Every line below from the one containing "computing the sparse-only" through the one containing "terms from the" must be transcribed exactly. Omit all lines outside that stretch.

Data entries

◆ ◆ ◆ ◆ ◆

# VCDC — a hardware I/O virtualization controller for NoC many-core systems

In a virtualized system, an I/O request from an application normally passes
through the guest OS driver stack, a virtual machine monitor and a second
driver before it reaches the device. That path costs CPU time. It also makes
the moment an I/O operation happens hard to predict. The VCDC (Virtualized
Complicated Device Controller) puts the monitor and the low-level drivers into
hardware, next to the devices. A guest sends a short, high-level request over
the network-on-chip (NoC), for example "show 'A' at (2,1)" or "send this
Ethernet packet". The VCDC turns the request into the operations the physical
device needs. It shares the device among all CPUs under a fixed arbitration
policy and sends the answer back to the CPU that asked.

This repository holds synthesizable SystemVerilog for that controller. It
includes three device paths:

* **Ethernet**: full path down to the AXI buses of an Ethernet MAC subsystem.
  Each CPU gets its own IP address.
* **VGA**: virtualization only. Each VM is given its own section of one screen.
* **SPI NOR flash**: full path down to the SPI pins. A guest reads a whole
  address range with one request, or writes one byte.

## Structure

```
            NoC (32-bit flits + cpu/dev/last sideband)
                 |                      ^
        +--------v----------------------+--------+
        |          hw_manager                    |
        |  in FIFO -> demux(dev) -> per-VMM FIFOs |
        |  per-VMM FIFOs -> RR sched/mux -> out   |
        +-----+------------------+----------------+------+
              | dev 0            | dev 1          | dev 2
      +-------v--------+ +-------v-------+ +------v---------+
      | io_vmm (ETH)   | | io_vmm (VGA)  | | io_vmm (FLASH) |
      |  virt_eth      | |  virt_vga     | |  virt_flash    |
      +-------+--------+ +-------+-------+ +------+---------+
              |                  |                |
      +-------v--------+  vga_ins / vga_rsp +-----v----------+
      | lld_eth        |  (VGA driver and   | lld_flash      |
      +--+---------+---+   controller are   |  spi_master    |
   AXI-Lite|       |AXI-Stream  not part    +-----+----------+
        TEMAC   AXI Ethernet    of this RTL)      | SCK CS# MOSI MISO
        buffer (outside)                     SPI NOR flash (outside)
```

| file | what it is |
|---|---|
| `rtl/vcdc_pkg.sv` | flit type, opcodes, device numbers, frame word positions |
| `rtl/vcdc_top.sv` | the controller: hardware manager, three I/O VMMs, Ethernet and flash drivers |
| `rtl/hw_manager.sv` | NoC-side request router and response merger |
| `rtl/io_vmm.sv` | generic I/O VMM shell: per-CPU FIFO groups, Scheduler_1/2, hosts one virtualization module |
| `rtl/virt_eth.sv` | Ethernet virtualization (source-IP rewrite, whole-frame return by destination IP) |
| `rtl/virt_vga.sv` | VGA virtualization (screen sections) |
| `rtl/lld_eth.sv` | Ethernet low layer driver: function select, mutex, AXI-Lite and AXI-Stream |
| `rtl/virt_flash.sv` | flash virtualization (range read split into 4-byte reads, one-byte write) |
| `rtl/lld_flash.sv` | flash low layer driver: read and write functions, mutex, status polling |
| `rtl/spi_master.sv` | SPI controller, mode 0, up to 5 bytes out and 4 bytes in per transaction |
| `rtl/sched.sv` | message-granular arbiter, round robin or fixed priority |
| `rtl/sync_fifo.sv` | valid/ready FIFO used everywhere |
| `tb/tb_*.sv` | one self-checking testbench per module |
| `tb/eth_sub_model.sv` | behavioural Ethernet subsystem (register file + frame loop-back) |
| `tb/eth_frame_pkg.sv` | builds Ethernet/IPv4 test frames |
| `tb/spi_flash_model.sv` | behavioural SPI NOR flash (READ, WREN, PP, RDSR, busy time) |
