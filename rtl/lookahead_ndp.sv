// lookahead_ndp: one near-memory processing unit computing the sparse-only
// feature interaction of one sample.
//
// DLRM's interaction layer takes the dot product of every pair of feature
// vectors.  Sage splits it: the host computes the dense and dense x sparse
// terms, while the device computes the sparse x sparse terms from the
// embedding rows that sit in pooled memory, so the host never has to pull
// those rows over CXL.  A task names the pooled-memory address of each of
// the F sparse feature rows of a sample.  The unit
//   1. LOAD    issues F row reads and stores the rows, in order of arrival,
//              in a local scratchpad (F x EMB_DIM elements);
//   2. COMPUTE produces the F(F-1)/2 dot products of pairs (a, b), a < b,
//              in row-major order, one pair per accepted res handshake
//              (EMB_DIM multipliers and an adder tree);
//   3. pulses done with the task's tag.
// Elements are signed DATA_W-bit fixed point; results are ACC_W bits.  The
// decomposition is the document's; the element format, the one-pair-per-
// cycle datapath and the load-then-compute order are this design's.
//
// Interface: start/desc/tag when idle; mem_req valid/ready with a row
// address; mem_rsp_valid with a whole row, responses in request order;
// res_valid/res_ready with (tag, pair index, value).
module lookahead_ndp #(
  parameter int unsigned F       = 26,
  parameter int unsigned EMB_DIM = 64,
  parameter int unsigned DATA_W  = 16,
  parameter int unsigned ADDR_W  = 32,
  parameter int unsigned ACC_W   = 40,
  parameter int unsigned TAG_W   = 5,
  localparam int unsigned NPAIR  = F * (F - 1) / 2,
  localparam int unsigned FW     = $clog2(F + 1),
  localparam int unsigned PW     = $clog2(NPAIR + 1)
) (
  input  logic                        clk,
  input  logic                        rst_n,
  input  logic                        start,
  input  logic [F*ADDR_W-1:0]         desc,
  input  logic [TAG_W-1:0]            tag,
  output logic                        idle,
  output logic                        mem_req_valid,
  input  logic                        mem_req_ready,
  output logic [ADDR_W-1:0]           mem_req_addr,
  input  logic                        mem_rsp_valid,
  input  logic [EMB_DIM*DATA_W-1:0]   mem_rsp_data,
  output logic                        res_valid,
  input  logic                        res_ready,
  output logic [TAG_W-1:0]            res_tag,
  output logic [PW-1:0]               res_idx,
  output logic signed [ACC_W-1:0]     res_data,
  output logic                        done,
  output logic [TAG_W-1:0]            done_tag
);

  typedef enum logic [1:0] {S_IDLE, S_LOAD, S_COMPUTE} state_e;
  state_e state;

  logic [F*ADDR_W-1:0]       d_r;
  logic [EMB_DIM*DATA_W-1:0] sp [F];
  logic [FW-1:0]             n_req, n_rsp, a, b;
  logic [PW-1:0]             idx;

  assign idle          = (state == S_IDLE);
  assign mem_req_valid = (state == S_LOAD) && (int'(n_req) < F);
  assign mem_req_addr  = d_r[n_req[FW-1:0] * ADDR_W +: ADDR_W];
  assign res_valid     = (state == S_COMPUTE);
  assign res_tag       = done_tag;
  assign res_idx       = idx;

  always_comb begin
    logic signed [ACC_W-1:0] acc;
    acc = '0;
    for (int d = 0; d < EMB_DIM; d++)
      acc = acc + ACC_W'($signed(sp[a][d*DATA_W +: DATA_W]) * $signed(sp[b][d*DATA_W +: DATA_W]));
    res_data = acc;
  end

  always_ff @(posedge clk or negedge rst_n) begin
    if (!rst_n) begin
      state <= S_IDLE; d_r <= '0; n_req <= '0; n_rsp <= '0;
      a <= '0; b <= '0; idx <= '0; done <= 1'b0; done_tag <= '0;
    end else begin
      done <= 1'b0;
      unique case (state)
        S_IDLE: if (start) begin
          d_r <= desc; done_tag <= tag; n_req <= '0; n_rsp <= '0; state <= S_LOAD;
        end
        S_LOAD: begin
          if (mem_req_valid && mem_req_ready) n_req <= n_req + 1'b1;
          if (mem_rsp_valid) begin
            n_rsp <= n_rsp + 1'b1;
            if (int'(n_rsp) == F - 1) begin
              a <= '0; b <= FW'(1); idx <= '0; state <= S_COMPUTE;
            end
          end
        end
        S_COMPUTE: if (res_ready) begin
          idx <= idx + 1'b1;
          if (int'(b) == F - 1) begin
            if (int'(a) == F - 2) begin
              done <= 1'b1; state <= S_IDLE;
            end else begin
              a <= a + 1'b1; b <= a + FW'(2);
            end
          end else b <= b + 1'b1;
        end
        default: state <= S_IDLE;
      endcase
    end
  end

  // scratchpad: rows in arrival order
  always_ff @(posedge clk)
    if (state == S_LOAD && mem_rsp_valid) sp[n_rsp] <= mem_rsp_data;

  a_rsp_order: assert property (@(posedge clk) disable iff (!rst_n)
    (state == S_LOAD && mem_rsp_valid) |-> (n_rsp < n_req));

endmodule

◆ ◆ ◆ ◆ ◆

■ **RESPONSE BOX**:
// lookahead_ndp: one near-memory processing unit computing the sparse-only
// feature interaction of one sample.
//
// DLRM's interaction layer takes the dot product of every pair of feature
// vectors.  Sage splits it: the host computes the dense and dense x sparse
// terms, while the device computes the sparse x sparse terms from the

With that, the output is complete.